§ SOURCE RECORDS
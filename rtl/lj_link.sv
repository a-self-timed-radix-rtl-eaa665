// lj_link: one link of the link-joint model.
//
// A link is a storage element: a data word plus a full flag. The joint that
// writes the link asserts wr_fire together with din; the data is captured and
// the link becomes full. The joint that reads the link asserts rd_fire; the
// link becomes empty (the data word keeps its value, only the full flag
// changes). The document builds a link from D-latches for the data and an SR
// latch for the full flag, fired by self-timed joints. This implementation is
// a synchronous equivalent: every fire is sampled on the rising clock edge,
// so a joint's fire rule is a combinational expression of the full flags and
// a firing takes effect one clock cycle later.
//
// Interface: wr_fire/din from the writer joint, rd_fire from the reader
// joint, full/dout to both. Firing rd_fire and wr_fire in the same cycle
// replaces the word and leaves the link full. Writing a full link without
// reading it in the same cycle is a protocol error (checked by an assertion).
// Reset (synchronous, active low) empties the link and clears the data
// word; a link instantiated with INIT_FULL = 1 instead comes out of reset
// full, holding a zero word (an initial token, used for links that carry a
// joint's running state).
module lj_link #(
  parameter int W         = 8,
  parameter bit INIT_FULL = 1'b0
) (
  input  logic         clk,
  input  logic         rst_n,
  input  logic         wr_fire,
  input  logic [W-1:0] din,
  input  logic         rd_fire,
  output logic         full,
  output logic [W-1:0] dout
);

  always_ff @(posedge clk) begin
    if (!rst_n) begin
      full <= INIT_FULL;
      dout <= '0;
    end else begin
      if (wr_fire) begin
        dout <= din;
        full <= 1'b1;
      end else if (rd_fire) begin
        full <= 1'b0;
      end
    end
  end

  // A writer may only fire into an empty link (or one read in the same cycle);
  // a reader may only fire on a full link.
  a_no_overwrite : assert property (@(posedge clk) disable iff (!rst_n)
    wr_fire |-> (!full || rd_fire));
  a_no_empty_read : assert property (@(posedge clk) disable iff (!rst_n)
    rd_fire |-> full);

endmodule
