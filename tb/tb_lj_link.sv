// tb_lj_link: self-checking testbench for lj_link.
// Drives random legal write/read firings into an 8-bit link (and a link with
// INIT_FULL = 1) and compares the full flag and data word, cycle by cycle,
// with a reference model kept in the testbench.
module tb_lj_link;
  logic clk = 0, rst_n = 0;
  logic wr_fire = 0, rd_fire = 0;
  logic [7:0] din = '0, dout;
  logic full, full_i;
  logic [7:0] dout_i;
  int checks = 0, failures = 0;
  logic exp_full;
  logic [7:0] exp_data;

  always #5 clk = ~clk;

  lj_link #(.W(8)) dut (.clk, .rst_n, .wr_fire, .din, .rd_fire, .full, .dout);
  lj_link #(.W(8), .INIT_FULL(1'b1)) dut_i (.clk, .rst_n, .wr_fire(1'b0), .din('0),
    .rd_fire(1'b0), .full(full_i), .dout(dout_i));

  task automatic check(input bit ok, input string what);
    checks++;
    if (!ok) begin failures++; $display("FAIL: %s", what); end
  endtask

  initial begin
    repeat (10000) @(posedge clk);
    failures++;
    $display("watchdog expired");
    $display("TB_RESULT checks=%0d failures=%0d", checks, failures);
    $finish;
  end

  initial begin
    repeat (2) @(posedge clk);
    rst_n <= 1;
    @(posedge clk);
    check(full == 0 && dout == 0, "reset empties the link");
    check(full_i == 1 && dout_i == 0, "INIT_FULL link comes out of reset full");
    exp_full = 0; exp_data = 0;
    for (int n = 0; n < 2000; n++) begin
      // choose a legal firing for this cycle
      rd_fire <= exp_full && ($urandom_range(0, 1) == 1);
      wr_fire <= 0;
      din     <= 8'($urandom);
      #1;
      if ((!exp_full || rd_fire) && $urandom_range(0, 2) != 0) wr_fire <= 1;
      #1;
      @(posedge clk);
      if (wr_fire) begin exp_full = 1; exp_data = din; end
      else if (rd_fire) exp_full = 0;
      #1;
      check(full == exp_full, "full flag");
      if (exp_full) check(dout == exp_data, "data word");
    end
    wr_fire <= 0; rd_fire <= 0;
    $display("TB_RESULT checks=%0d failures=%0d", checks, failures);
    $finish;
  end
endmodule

§ WHAT IS EXPECTED
Work through the entries, filtering for the string "posedge", and copy each line that holds it.

§ SOLUTION FOR THIS TASK
  always_ff @(posedge clk) begin
  a_no_overwrite : assert property (@(posedge clk) disable iff (!rst_n)
  a_no_empty_read : assert property (@(posedge clk) disable iff (!rst_n)
    repeat (10000) @(posedge clk);
    repeat (2) @(posedge clk);
    @(posedge clk);
      @(posedge clk);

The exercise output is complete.